(Your assignment): Character for character, write out the data below.

(Material shown):
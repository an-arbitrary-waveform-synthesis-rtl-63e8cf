// tb_awg_sample_regs: shifts random K-sample words into the waveform sample
// registers and checks, for random legal base addresses, that every path
// sees the 2N+1 samples centred on its base, against a model of the last
// L*K samples received.
module tb_awg_sample_regs;
  import awg_pkg::*;
  localparam int K = 4, N = 2;
  localparam int L = (2*N + 2*K + K - 1) / K;
  localparam int LK = L*K, T = 2*N + 1;
  localparam int BW = $clog2(LK);
  logic clk = 0, rst_n = 0, shift = 0;
  sample_t din [K];
  logic [BW-1:0] base [K];
  sample_t win [K][T];
  sample_t model [$];
  int checks = 0, failures = 0;

  awg_sample_regs #(.K(K), .N(N)) dut (.*);

  always #5 clk = ~clk;

  initial begin
    repeat (5000) @(posedge clk);
    failures++;
    $display("TB_RESULT checks=%0d failures=%0d", checks, failures);
    $finish;
  end

  initial begin
    for (int i = 0; i < LK; i++) model.push_back('0);
    for (int j = 0; j < K; j++) begin din[j] = '0; base[j] = BW'(N); end
    repeat (2) @(posedge clk);
    rst_n = 1;
    for (int c = 0; c < 400; c++) begin
      @(negedge clk);
      shift = ($urandom % 3) == 0;
      for (int j = 0; j < K; j++) din[j] = sample_t'($urandom);
      if (shift) begin
        for (int j = 0; j < K; j++) begin void'(model.pop_front()); model.push_back(din[j]); end
      end
      @(negedge clk);
      shift = 0;
      for (int r = 0; r < 3; r++) begin
        for (int p = 0; p < K; p++) base[p] = BW'(N + ($urandom % (LK - 2*N)));
        #1;
        for (int p = 0; p < K; p++)
          for (int t = 0; t < T; t++) begin
            int idx;
            idx = int'(base[p]) - N + t;
            checks++;
            if (win[p][t] !== model[idx]) begin
              failures++;
              $display("FAIL path %0d tap %0d base %0d", p, t, base[p]);
            end
          end
      end
    end
    $display("TB_RESULT checks=%0d failures=%0d", checks, failures);
    $finish;
  end
endmodule
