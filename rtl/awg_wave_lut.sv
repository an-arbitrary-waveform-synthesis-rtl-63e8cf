// awg_wave_lut: waveform look-up table of the variable-rate synthesis part.
//
// Holds DEPTH words of K samples (K*DEPTH samples in all). A host port
// writes one sample at a time at a sample address (word = addr / K, lane =
// addr % K); the read port returns a whole K-sample word one clock after its
// word address, as a block RAM does. In the board this role is filled by
// DDR3 memory behind the FPGA; here it is an on-chip memory, which is this
// design's choice.
module awg_wave_lut
  import awg_pkg::*;
#(
  parameter int unsigned K  = 8,            // samples per word (parallel paths)
  parameter int unsigned AW = 11            // word address width, DEPTH = 2**AW
) (
  input  logic                       clk,
  // host write port, one sample
  input  logic                       we,
  input  logic [AW+$clog2(K)-1:0]    waddr,
  input  sample_t                    wdata,
  // read port, one word
  input  logic                       re,
  input  logic [AW-1:0]              raddr,
  output sample_t                    rdata [K]
);

  localparam int unsigned LW = $clog2(K);

  sample_t mem [2**AW][K];

  always_ff @(posedge clk) begin
    if (we) mem[waddr[AW+LW-1:LW]][waddr[LW-1:0]] <= wdata;
  end

  always_ff @(posedge clk) begin
    if (re) rdata <= mem[raddr];
  end

endmodule
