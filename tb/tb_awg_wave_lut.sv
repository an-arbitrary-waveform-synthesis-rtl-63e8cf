// tb_awg_wave_lut: fills the waveform look-up table one sample at a time
// with random data and reads it back a K-sample word at a time, checking
// lane order and the one-clock read latency against a model array.
module tb_awg_wave_lut;
  import awg_pkg::*;
  localparam int K = 4, AW = 4, LW = 2;
  logic clk = 0, we = 0, re = 0;
  logic [AW+LW-1:0] waddr;
  sample_t wdata;
  logic [AW-1:0] raddr;
  sample_t rdata [K];
  sample_t model [2**(AW+LW)];
  int checks = 0, failures = 0;

  awg_wave_lut #(.K(K), .AW(AW)) dut (.*);

  always #5 clk = ~clk;

  initial begin
    repeat (5000) @(posedge clk);
    failures++;
    $display("TB_RESULT checks=%0d failures=%0d", checks, failures);
    $finish;
  end

  initial begin
    for (int pass = 0; pass < 2; pass++) begin
      for (int a = 0; a < 2**(AW+LW); a++) begin
        @(negedge clk);
        we = 1; waddr = (AW+LW)'(a); wdata = sample_t'($urandom);
        model[a] = wdata;
      end
      @(negedge clk); we = 0;
      for (int w = 0; w < 2**AW; w++) begin
        int rw = (w * 7 + pass) % (2**AW);
        re = 1; raddr = AW'(rw);
        @(negedge clk);
        re = 0;
        for (int j = 0; j < K; j++) begin
          checks++;
          if (rdata[j] !== model[rw*K + j]) begin
            failures++;
            $display("FAIL word %0d lane %0d got %0d exp %0d", rw, j, rdata[j], model[rw*K+j]);
          end
        end
      end
    end
    $display("TB_RESULT checks=%0d failures=%0d", checks, failures);
    $finish;
  end
endmodule
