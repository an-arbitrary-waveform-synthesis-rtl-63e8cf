// awg_fir_bank: the k-path FIR filter bank of the parallel resampler.
//
// K identical Farrow paths (awg_farrow_path) work side by side, one per
// output sample of the clock, all with the same coefficient set. Path p gets
// its own 2N+1-sample input sequence and time interval u[p] and yields
// y[km+p]. A single valid accompanies the K inputs and the K outputs.
// Latency M+2 clocks, one set of K outputs per clock.
module awg_fir_bank
  import awg_pkg::*;
#(
  parameter int unsigned K = 8,
  parameter int unsigned M = 11,
  parameter int unsigned N = 5
) (
  input  logic    clk,
  input  logic    rst_n,
  input  logic    in_valid,
  input  sample_t win  [K][2*N+1],
  input  uint_t   u    [K],
  input  coef_t   coef [M][2*N+1],
  output logic    out_valid,
  output sample_t y    [K]
);

  logic pv [K];

  for (genvar p = 0; p < int'(K); p++) begin : g_path
    awg_farrow_path #(.M(M), .N(N)) u_path (
      .clk       (clk),
      .rst_n     (rst_n),
      .in_valid  (in_valid),
      .win       (win[p]),
      .u         (u[p]),
      .coef      (coef),
      .out_valid (pv[p]),
      .y         (y[p])
    );
  end

  assign out_valid = pv[0];

endmodule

(Output of the exercise):
repository an-arbitrary-waveform-synthesis-rtl-63e8cf
// tb_awg_sample_regs: shifts random K-sample words into the waveform sample
// registers and checks, for random legal base addresses, that every path
// sees the 2N+1 samples centred on its base, against a model of the last
// L*K samples received.
module tb_awg_sample_regs;
  import awg_pkg::*;
  localparam int K = 4, N = 2;
  localparam int L = (2*N + 2*K + K - 1) / K;
  localparam int LK = L*K, T = 2*N + 1;
  localparam int BW = $clog2(LK);
  logic clk = 0, rst_n = 0, shift = 0;
  sample_t din [K];
  logic [BW-1:0] base [K];
  sample_t win [K][T];
  sample_t model [$];
  int checks = 0, failures = 0;

  awg_sample_regs #(.K(K), .N(N)) dut (.*);

  always #5 clk = ~clk;

  initial begin
    repeat (5000) @(posedge clk);
    failures++;
    $display("TB_RESULT checks=%0d failures=%0d", checks, failures);
    $finish;
  end

  initial begin
    for (int i = 0; i < LK; i++) model.push_back('0);
    for (int j = 0; j < K; j++) begin din[j] = '0; base[j] = BW'(N); end
    repeat (2) @(posedge clk);
    rst_n = 1;
    for (int c = 0; c < 400; c++) begin
      @(negedge clk);
      shift = ($urandom % 3) == 0;
      for (int j = 0; j < K; j++) din[j] = sample_t'($urandom);
      if (shift) begin
        for (int j = 0; j < K; j++) begin void'(model.pop_front()); model.push_back(din[j]); end
      end
      @(negedge clk);
      shift = 0;
      for (int r = 0; r < 3; r++) begin
        for (int p = 0; p < K; p++) base[p] = BW'(N + ($urandom % (LK - 2*N)));
        #1;
        for (int p = 0; p < K; p++)
          for (int t = 0; t < T; t++) begin
            int idx;
            idx = int'(base[p]) - N + t;
            checks++;
            if (win[p][t] !== model[idx]) begin
              failures++;
              $display("FAIL path %0d tap %0d base %0d", p, t, base[p]);
            end
          end
      end
    end
    $display("TB_RESULT checks=%0d failures=%0d", checks, failures);
    $finish;
  end
endmodule
filename rtl/awg_wave_lut.sv
repository an-arbitrary-waveform-synthesis-rtl-63e8cf
// awg_wave_lut: waveform look-up table of the variable-rate synthesis part.
//
// Holds DEPTH words of K samples (K*DEPTH samples in all). A host port
// writes one sample at a time at a sample address (word = addr / K, lane =
// addr % K); the read port returns a whole K-sample word one clock after its
// word address, as a block RAM does. In the board this role is filled by
// DDR3 memory behind the FPGA; here it is an on-chip memory, which is this
// design's choice.
module awg_wave_lut
  import awg_pkg::*;
#(
  parameter int unsigned K  = 8,            // samples per word (parallel paths)
  parameter int unsigned AW = 11            // word address width, DEPTH = 2**AW
) (
  input  logic                       clk,
  // host write port, one sample
  input  logic                       we,
  input  logic [AW+$clog2(K)-1:0]    waddr,
  input  sample_t                    wdata,
  // read port, one word
  input  logic                       re,
  input  logic [AW-1:0]              raddr,
  output sample_t                    rdata [K]
);

  localparam int unsigned LW = $clog2(K);

  sample_t mem [2**AW][K];

  always_ff @(posedge clk) begin
    if (we) mem[waddr[AW+LW-1:LW]][waddr[LW-1:0]] <= wdata;
  end

  always_ff @(posedge clk) begin
    if (re) rdata <= mem[raddr];
  end

endmodule
filename tb/tb_awg_wave_lut.sv
repository an-arbitrary-waveform-synthesis-rtl-63e8cf
// tb_awg_wave_lut: fills the waveform look-up table one sample at a time
// with random data and reads it back a K-sample word at a time, checking
// lane order and the one-clock read latency against a model array.
module tb_awg_wave_lut;
  import awg_pkg::*;
  localparam int K = 4, AW = 4, LW = 2;
  logic clk = 0, we = 0, re = 0;
  logic [AW+LW-1:0] waddr;
  sample_t wdata;
  logic [AW-1:0] raddr;
  sample_t rdata [K];
  sample_t model [2**(AW+LW)];
  int checks = 0, failures = 0;

  awg_wave_lut #(.K(K), .AW(AW)) dut (.*);

  always #5 clk = ~clk;

  initial begin
    repeat (5000) @(posedge clk);
    failures++;
    $display("TB_RESULT checks=%0d failures=%0d", checks, failures);
    $finish;
  end

  initial begin
    for (int pass = 0; pass < 2; pass++) begin
      for (int a = 0; a < 2**(AW+LW); a++) begin
        @(negedge clk);
        we = 1; waddr = (AW+LW)'(a); wdata = sample_t'($urandom);
        model[a] = wdata;
      end
      @(negedge clk); we = 0;
      for (int w = 0; w < 2**AW; w++) begin
        int rw = (w * 7 + pass) % (2**AW);
        re = 1; raddr = AW'(rw);
        @(negedge clk);
        re = 0;
        for (int j = 0; j < K; j++) begin
          checks++;
          if (rdata[j] !== model[rw*K + j]) begin
            failures++;
            $display("FAIL word %0d lane %0d got %0d exp %0d", rw, j, rdata[j], model[rw*K+j]);
          end
        end
      end
    end
    $display("TB_RESULT checks=%0d failures=%0d", checks, failures);
    $finish;
  end
endmodule
repository an-arbitrary-waveform-synthesis-rtl-63e8cf
// awg_fir_bank: the k-path FIR filter bank of the parallel resampler.
//
// K identical Farrow paths (awg_farrow_path) work side by side, one per
// output sample of the clock, all with the same coefficient set. Path p gets
// its own 2N+1-sample input sequence and time interval u[p] and yields
// y[km+p]. A single valid accompanies the K inputs and the K outputs.
// Latency M+2 clocks, one set of K outputs per clock.
module awg_fir_bank
  import awg_pkg::*;
#(
  parameter int unsigned K = 8,
  parameter int unsigned M = 11,
  parameter int unsigned N = 5
) (
  input  logic    clk,
  input  logic    rst_n,
  input  logic    in_valid,
  input  sample_t win  [K][2*N+1],
  input  uint_t   u    [K],
  input  coef_t   coef [M][2*N+1],
  output logic    out_valid,
  output sample_t y    [K]
);

  logic pv [K];

  for (genvar p = 0; p < int'(K); p++) begin : g_path
    awg_farrow_path #(.M(M), .N(N)) u_path (
      .clk       (clk),
      .rst_n     (rst_n),
      .in_valid  (in_valid),
      .win       (win[p]),
      .u         (u[p]),
      .coef      (coef),
      .out_valid (pv[p]),
      .y         (y[p])
    );
  end

  assign out_valid = pv[0];

endmodule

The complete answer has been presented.